# Not for the faint at heart



## cjbasso (Aug 13, 2005)

We hunt In Concan( 15 miles north of Uvalde) Need a score for this one. He has a 2 inch kicker of is main beam that cant be seen.


----------



## Freshwaterman (May 21, 2004)

Thats a nice buck. 
Given his basket rack i'd say 130-135.


----------



## 220swifter (Apr 5, 2005)

I say 135 ish


----------



## Cope (Oct 11, 2005)

What's the story with the kitties?


----------



## TooShallow (May 21, 2004)

Very nice Hill Country buck. 130 class is a trophy in that area.


----------



## cjbasso (Aug 13, 2005)

The morning was coming to an end no deer about 945, 10 ish and I look down right in front of me about 40 yards and this family of bobcats is looking right at me. shot the big one first. Smaller ones stood there and looked at me. shot the next closest one and dropped that one, then the 3rd took off running and put one right in her shoulder.


----------



## cjbasso (Aug 13, 2005)

If you can tell. Try and guess the age?


----------



## bobber (May 12, 2005)

cjbasso said:


> The morning was coming to an end no deer about 945, 10 ish and I look down right in front of me about 40 yards and this family of bobcats is looking right at me. shot the big one first. Smaller ones stood there and looked at me. shot the next closest one and dropped that one, then the 3rd took off running and put one right in her shoulder.

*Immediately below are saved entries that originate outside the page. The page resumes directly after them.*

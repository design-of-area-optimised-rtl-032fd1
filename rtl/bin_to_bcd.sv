// bin_to_bcd: converts an IN_W-bit binary number to DIGITS BCD digits
// (default 14 bits to 4 digits, enough for the product 99*99 = 9801).
//
// How it works: the shift-and-add-3 ("double dabble") method unrolled into
// combinational logic. The input bits enter from the most significant end one
// at a time; before each shift every BCD digit that is 5 or more gets 3 added,
// so that the shift (a doubling) carries it correctly into the next digit.
// After IN_W steps the BCD register holds the decimal value.
//
// Interface: bin (IN_W bits); bcd (4*DIGITS bits). Values of 10**DIGITS or
// more are reported modulo 10**DIGITS. Timing: purely combinational.
//
// That the binary product is converted back to BCD follows the original description; the
// double-dabble structure is this design's own choice.
module bin_to_bcd #(
  parameter int unsigned IN_W   = 14,
  parameter int unsigned DIGITS = 4
) (
  input  logic [IN_W-1:0]     bin,
  output logic [4*DIGITS-1:0] bcd
);
  always_comb begin
    logic [4*DIGITS-1:0] r;
    r = '0;
    for (int i = IN_W - 1; i >= 0; i--) begin
      for (int d = 0; d < int'(DIGITS); d++) begin
        if (r[4*d +: 4] >= 4'd5) r[4*d +: 4] = r[4*d +: 4] + 4'd3;
      end
      r = {r[4*DIGITS-2:0], bin[i]};
    end
    bcd = r;
  end
endmodule
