// tb_bin_to_bcd: exhaustive self-check of the 14-bit binary-to-BCD
// converter over 0..9999 (every value a two-digit BCD product can reach and
// beyond). The expected digits come from integer division by powers of ten.
module tb_bin_to_bcd;
  logic clk = 1'b0;
  logic [13:0] bin;
  logic [15:0] bcd;
  int checks = 0, failures = 0;

  bin_to_bcd dut (.bin(bin), .bcd(bcd));

  always #5 clk = ~clk;

  function automatic logic [15:0] to_bcd4(input int v);
    return {4'(v / 1000), 4'((v / 100) % 10), 4'((v / 10) % 10), 4'(v % 10)};
  endfunction

  initial begin
    repeat (12000) @(posedge clk);
    failures++;
    $display("watchdog expired");
    $display("TB_RESULT checks=%0d failures=%0d", checks, failures);
    $finish;
  end

  initial begin
    for (int v = 0; v < 10000; v++) begin
      bin = 14'(v);
      @(posedge clk);
      #1;
      checks++;
      if (bcd !== to_bcd4(v)) begin
        failures++;
        if (failures < 10) $display("FAIL %0d: got %h", v, bcd);
      end
    end
    $display("TB_RESULT checks=%0d failures=%0d", checks, failures);
    $finish;
  end
endmodule
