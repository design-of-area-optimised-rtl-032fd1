// half_adder: one-bit half adder cell ("HA" in the adder drawing).
// Purely combinational: s = a xor b, c = a and b.
module half_adder (
  input  logic a,
  input  logic b,
  output logic s,
  output logic c
);
  assign s = a ^ b;
  assign c = a & b;
endmodule
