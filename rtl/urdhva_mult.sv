// urdhva_mult: unsigned N x N binary multiplier, vertical-and-crosswise
// (column) form at bit level. Default N = 4, the half-width products of the
// 8-bit multiplier.
//
// How it works: result column k collects every bit product a[i]&b[j] with
// i + j = k (the "vertical" terms i = j and the "crosswise" pairs), plus the
// carry handed on by column k-1. The low bit of that column sum is p[k]; the
// rest is the carry into column k+1. The last carry is the top product bit.
//
// Interface: a, b (N bits), p (2N bits). Timing: purely combinational.
//
// The column-by-column vertical/crosswise scheme follows the described
// multiplication steps; applying it at single-bit granularity inside each
// half-width product is this design's own choice.
module urdhva_mult #(
  parameter int unsigned N = 4
) (
  input  logic [N-1:0]   a,
  input  logic [N-1:0]   b,
  output logic [2*N-1:0] p
);
  localparam int unsigned CW = 2 * N;   // wide enough for any column sum

  always_comb begin
    logic [CW-1:0] col;
    logic [CW-1:0] carry;
    carry = '0;
    p     = '0;
    for (int k = 0; k < 2 * int'(N) - 1; k++) begin
      col = carry;
      for (int i = 0; i < int'(N); i++) begin
        if (k - i >= 0 && k - i < int'(N)) col = col + CW'(a[i] & b[k-i]);
      end
      p[k]  = col[0];
      carry = col >> 1;
    end
    p[2*N-1] = carry[0];
  end
endmodule
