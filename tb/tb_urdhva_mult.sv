// tb_urdhva_mult: exhaustive self-check of the 4x4 bit-level
// vertical-crosswise multiplier against integer multiplication.
module tb_urdhva_mult;
  logic clk = 1'b0;
  logic [3:0] a, b;
  logic [7:0] p;
  int checks = 0, failures = 0;

  urdhva_mult dut (.a(a), .b(b), .p(p));

  always #5 clk = ~clk;

  initial begin
    repeat (1000) @(posedge clk);
    failures++;
    $display("watchdog expired");
    $display("TB_RESULT checks=%0d failures=%0d", checks, failures);
    $finish;
  end

  initial begin
    for (int x = 0; x < 16; x++) begin
      for (int y = 0; y < 16; y++) begin
        a = 4'(x);
        b = 4'(y);
        @(posedge clk);
        #1;
        checks++;
        if (int'(p) != x * y) begin
          failures++;
          $display("FAIL %0d * %0d: got %0d", x, y, p);
        end
      end
    end
    $display("TB_RESULT checks=%0d failures=%0d", checks, failures);
    $finish;
  end
endmodule
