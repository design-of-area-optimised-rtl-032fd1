// vc_mult: unsigned W x W binary multiplier by the vertical-and-crosswise
// method with one divide-and-conquer step. Default W = 8, enough for two
// binary-converted BCD digits (0..99).
//
// How it works. Each operand is split into a low and a high half of H = W/2
// bits. Four half-width products come from urdhva_mult instances:
//   vertical  (step 1): ll = aL*bL
//   crosswise (step 2): x  = aL*bH + aH*bL
//   vertical  (step 3): hh = aH*bH
// and the result is assembled column by column, each column taking the carry
// of the one below (step 4):
//   p[H-1:0]   = ll[H-1:0]
//   t          = x + ll[W-1:H];   p[W-1:H] = t[H-1:0]
//   p[2W-1:W]  = hh + t[W:H]
// W must be even and at least 2.
//
// Interface: a, b (W bits), p (2W bits). Timing: purely combinational.
//
// The three products, the cross-term sum and the column-wise carry follow
// the described method; the adder widths are this design's own choice.
module vc_mult #(
  parameter int unsigned W = 8
) (
  input  logic [W-1:0]   a,
  input  logic [W-1:0]   b,
  output logic [2*W-1:0] p
);
  localparam int unsigned H = W / 2;

  initial begin
    assert (W >= 2 && W % 2 == 0)
      else $error("vc_mult: W=%0d must be even and >= 2", W);
  end

  logic [W-1:0] ll, lh, hl, hh;   // half-width partial products
  logic [W:0]   t;                // middle column with its carry

  urdhva_mult #(.N(H)) u_ll (.a(a[H-1:0]), .b(b[H-1:0]), .p(ll));
  urdhva_mult #(.N(H)) u_lh (.a(a[H-1:0]), .b(b[W-1:H]), .p(lh));
  urdhva_mult #(.N(H)) u_hl (.a(a[W-1:H]), .b(b[H-1:0]), .p(hl));
  urdhva_mult #(.N(H)) u_hh (.a(a[W-1:H]), .b(b[W-1:H]), .p(hh));

  assign p[H-1:0]   = ll[H-1:0];
  assign t          = (W+1)'(lh) + (W+1)'(hl) + (W+1)'(ll[W-1:H]);
  assign p[W-1:H]   = t[H-1:0];
  assign p[2*W-1:W] = hh + W'(t[W:H]);
endmodule
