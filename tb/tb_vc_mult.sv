// tb_vc_mult: exhaustive self-check of the 8x8 vertical-crosswise
// multiplier against integer multiplication (65536 operand pairs).
// Counts products whose middle (crosswise) column produced a carry into the
// top half, and fails if that never happened. Watchdog included.
module tb_vc_mult;
  logic clk = 1'b0;
  logic [7:0]  a, b;
  logic [15:0] p;
  int checks = 0, failures = 0, cross_carry = 0;

  vc_mult dut (.a(a), .b(b), .p(p));

  always #5 clk = ~clk;

  initial begin
    repeat (70000) @(posedge clk);
    failures++;
    $display("watchdog expired");
    $display("TB_RESULT checks=%0d failures=%0d", checks, failures);
    $finish;
  end

  initial begin
    for (int x = 0; x < 256; x++) begin
      for (int y = 0; y < 256; y++) begin
        int mid;
        a = 8'(x);
        b = 8'(y);
        @(posedge clk);
        #1;
        checks++;
        if (int'(p) != x * y) begin
          failures++;
          if (failures < 10) $display("FAIL %0d * %0d: got %0d", x, y, p);
        end
        mid = (x % 16) * (y / 16) + (x / 16) * (y % 16) + ((x % 16) * (y % 16)) / 16;
        if (mid >= 16) cross_carry++;
      end
    end
    $display("crosswise column carries=%0d", cross_carry);
    if (cross_carry == 0) failures++;
    $display("TB_RESULT checks=%0d failures=%0d", checks, failures);
    $finish;
  end
endmodule
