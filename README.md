# Slotted ring interconnect for an image processing unit

This is a ring interconnect that moves reads, writes and read data between the engines and
memories of an image processing unit (IPU). Nodes sit on a closed loop of registers. Each
clock cycle every register passes its contents to the next node, so the ring behaves like a
conveyor belt of *slots*. The number of slots never changes: one per node, plus one per
pipe stage between nodes. A node may drop its packet into a free slot as the slot passes and
takes out the packets addressed to it.

Nothing on the ring is ever stopped, so there is no back-pressure between nodes. The hard
problems are the ones a conveyor belt creates:

* A node that always finds full slots would starve. It can *reserve* slots.
* A target that sends read data back needs a free slot to do it. The read's own slot
  is kept reserved for the answer.
* A node whose input buffer is full cannot stop the ring. It lets the packet go round once
  more (*bouncing*). It can give the packet a ticket so that its place in the queue is kept.

The rest of this file explains these mechanisms, the node types built from them, and the
two-level system in `ri_top`.

## The slot (`ri_pkg.sv`)

Every slot carries one `pkt_t`. Its fields:

| field | meaning |
|---|---|
| `valid` | the slot holds a request |
| `cmd` | 0 write, 1 read, 2 completion (read data), 3 reserved-for-completion, 4 initialization, 5 clear |
| `src`, `dst` | source and destination node IDs (4 bits) |
| `data`, `addr` | 32-bit data word and address |
| `ord_id`, `ord_valid` | reorder ticket of a bounced packet |
| `burst`, `burst_size` | read of 1..MBS (8) words; in a completion, the words still due (1 = last) |
| `cpl_order` | position in the requester's completion buffer |
| `reserved`, `rsv_node` | slot reserved for node `rsv_node` (also when invalid) |
| `booked` | slot booked for the bridge |
| `alert` | 0 none; 1 no such destination; 2 bad address; 3 unrequested completion; 4 completion at a target; 5 request at an initiator |

A slot can be invalid and still carry information: a reservation, a booking, or the
*reserved-for-completion* type (`cmd` = 3, `valid` = 0). This is a free slot that only one
node may fill, and only with read data.

## Anatomy of a node

Every node is built the same way:

```
ring in -> incoming port -> (buffer) -> agent -> outgoing FIFO -> outgoing port -> ring out
                 \________________ slot passes straight through ______________/
```

* The **incoming port** (`ri_in_port`) looks at the arriving slot combinationally.
  * It copies out the packets the node must consume and passes the slot on invalid.
  * It marks packets that cannot be right with an alert: a completion at a target, a
    request at an initiator, or (when the target is given its device size `ADDR_WORDS`) a
    request whose address, or whose burst, runs outside the target's memory.
  * It assigns the node's ID during initialization.
* The **agent** is specific to the node type.
* The **outgoing port** (`ri_out_port`) registers the slot. If the slot is usable, it puts
  the head of the outgoing FIFO into it. So every node adds exactly one cycle, and one slot,
  to the ring.
* **Pipe stages** (`ri_pipe_stage`) can be placed between nodes. They add slots and give
  timing slack.

Total ring capacity is the sum over links of (pipe stages + 1).

## Reservation: how a node avoids starvation (`ri_out_port`)

This is the part that decides fairness and is the least obvious.

**When a slot is usable.** A slot can take the agent's head packet when all of these hold:

* it is invalid;
* it is either unreserved, or reserved for this node;
* if it is unreserved, it is not booked for the bridge (the bridge itself may use booked
  slots);
* if it is a reserved-for-completion slot, the head packet is a completion.

**Stalling and reserving.** If the slot is not usable, the port *stalls* and
`Can_reserve_counter` counts up. Once that counter exceeds the reserve-again threshold
`RAT` and `Reserved_counter` is below the reservation budget `RB`, the port marks the
passing slot reserved for itself. The slot may be full; it does not matter. The port then
increments `Reserved_counter` and clears `Can_reserve_counter`.

When that slot comes round again empty, nobody else may have used it, so the node gets it.
`RB` limits how many slots a node may hold reserved at once; `-1` means no limit. `RAT`
limits how quickly it may reserve again.

**Using or giving back a reservation.**

* When the node puts a request into a slot it reserved, it decrements `Reserved_counter`.
* When a reserved slot of its own comes round empty while the node has nothing to send, the
  port unreserves it. This stops reservations circulating forever.

**Reads keep their slot.** A read leaves the outgoing port reserved for its *destination*.
When the target absorbs the read, its incoming port turns the slot into a
reserved-for-completion slot owned by the target. The target therefore has one slot on
which it can always return read data, however busy the ring is.

**Completions in that slot.**

* A completion that is not the last word keeps the slot reserved for the target. The
  requester's incoming port, on taking the word out, turns the slot back into the
  reserved-for-completion type.
* The last word (`burst_size` = 1) leaves the slot unreserved.
* If the last word went out in some other free slot, the port remembers it owes a release.
  It unreserves the next reserved-for-completion slot of its own that passes.
* A clear request from the supervisor queues a release in the same way.

A port never reserves a slot that carries one of its own completions. Otherwise that slot
could later be mistaken for its reserved-for-completion slot.

With `RB` = -1 and `RAT` = 0 every node reserves at the first stall. This is the fair
setting and the default. A finite `RB` or a larger `RAT` gives a node a smaller share.

## Bouncing and the reorder buffer (`ri_fifo`, `ri_rob`)

An incoming port that cannot take a packet lets it go round the ring again. There are two
disciplines.

* **Initiators** use a plain FIFO (default depth 2). A packet that does not fit simply stays
  on the ring. Order does not matter, because the agent re-orders read data itself using
  `cpl_order`.
* **Targets, the supervisor and the bridge** use a reorder buffer of `SIZE` entries
  (default 5). Every packet the port must consume gets a ticket from a running counter the
  first time it is seen. A packet is stored at (head + ticket − head_ticket) mod `SIZE` when
  that distance is below `SIZE`. Otherwise it is bounced: the ticket is written into
  `ord_id` and `ord_valid` is set.
* When a ticketed packet comes round, it is accepted once its position fits. The agent
  reads the buffer strictly in ticket order. Requests are therefore consumed in the order
  the target first saw them, no matter how often each bounced. A later write can never
  overtake an earlier one to the same address.

Tickets are 6 bits wide and count modulo 64. That is more than the packets that can be
outstanding at one port in the system here.

## Node types

### Initiator (`ri_initiator_node`)

Serves a DMA, accelerator or processor through two valid/ready channels.

* **Writes** are accepted whenever the outgoing FIFO has room, at one per cycle.
* **Reads** of 1..8 words are accepted only when both of these hold:
  * the 16-entry **completion buffer** has that many free entries. They are reserved, and
    the index of the first goes into `cpl_order`;
  * the **good-citizen rule** allows it: after a read of N words to a target, the node sends
    no other read to that target for N cycles. A target cannot return N words faster than
    that anyway. One small timer per destination ID enforces this.
* **Read data** is written at the buffer entry its `cpl_order` names. Entries are handed to
  the device strictly in order. Data from different targets can arrive out of order, but
  the device sees it in request order.
* **Unrequested completions.** A completion for an entry that is not reserved, or is
  already full, is sent back onto the ring with alert 3 for the supervisor.

### Target (`ri_target_node`)

Serves a memory through a request channel and a read-data channel.

* Writes go straight to the memory.
* One read is served at a time. The read context holds the requester, the next
  `cpl_order` and the words still due.
* Each returned word becomes a completion:
  * `cpl_order` counts up from the read's value;
  * `burst_size` counts down to 1.
* A clear request makes the outgoing port release one of the node's reserved-for-completion
  slots.

### Supervisor (`ri_supervisor_node`, always ID 0)

**Initialization.** On `init_req` it sends a packet with data 0. Every node adds one to the
data, keeps the result as its ID and passes it on. When the packet returns, its data is
the highest ID, which is reported as `max_id`.

**Monitoring.** It removes from the ring:

* packets with an alert;
* packets for IDs above `max_id`;
* packets addressed to the supervisor itself.

It reports each one in the order seen, on a valid/ready channel with code, command, source,
destination and address. For a removed read it sends a clear request to the read's
destination. That frees the reserved-for-completion slot the read would have created.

You getting all three mounted?


----------



## murff13 (Jun 28, 2005)

*question*

do bobcats affect quail populations drastically or is that a rural myth? I personally just like to look at them.


----------



## PiratesRun (Jun 23, 2004)

I don't understand why people shoot cats. I never have and never will. I watched a bobcat family one evening in South Texas while bowhunting. One of my best hunting experiences.


----------



## Solid Action (May 21, 2004)

I wouldn't shoot all three of them just b/c they didn't run. Would have shot the bigger one, if and only if, I intended to mount it.


----------



## expressfish (Jun 8, 2004)

I have to agree --all three ?? must taste good, just my opinion tho. shoot what you want , just isnt me.


----------



## T Bay Ed (Jun 26, 2005)

PiratesRun said:


> I don't understand why people shoot cats. I never have and never will. I watched a bobcat family one evening in South Texas while bowhunting. One of my best hunting experiences.


I concur, they do nothing to effect deer, and only balance nature.


----------



## Grande Venado (Aug 11, 2005)

That is horrible...


----------



## Freshwaterman (May 21, 2004)

And the quail is definitely a myth, habitat loss, lack of fire, and coastal bermuda invasion is the main reason, fireants do some damage.

I agree with not shooting all the cats, too pretty
If you want to shoot a bobcat go out and call him in and actually achieve something, its not exactly an accomplishment to pop em when you happen to see them deer hunting.


----------



## Sean Hoffmann (May 24, 2004)

Not piling on here, but I cannot ethically or logically agree that shooting three bobcats in this manner is acceptable.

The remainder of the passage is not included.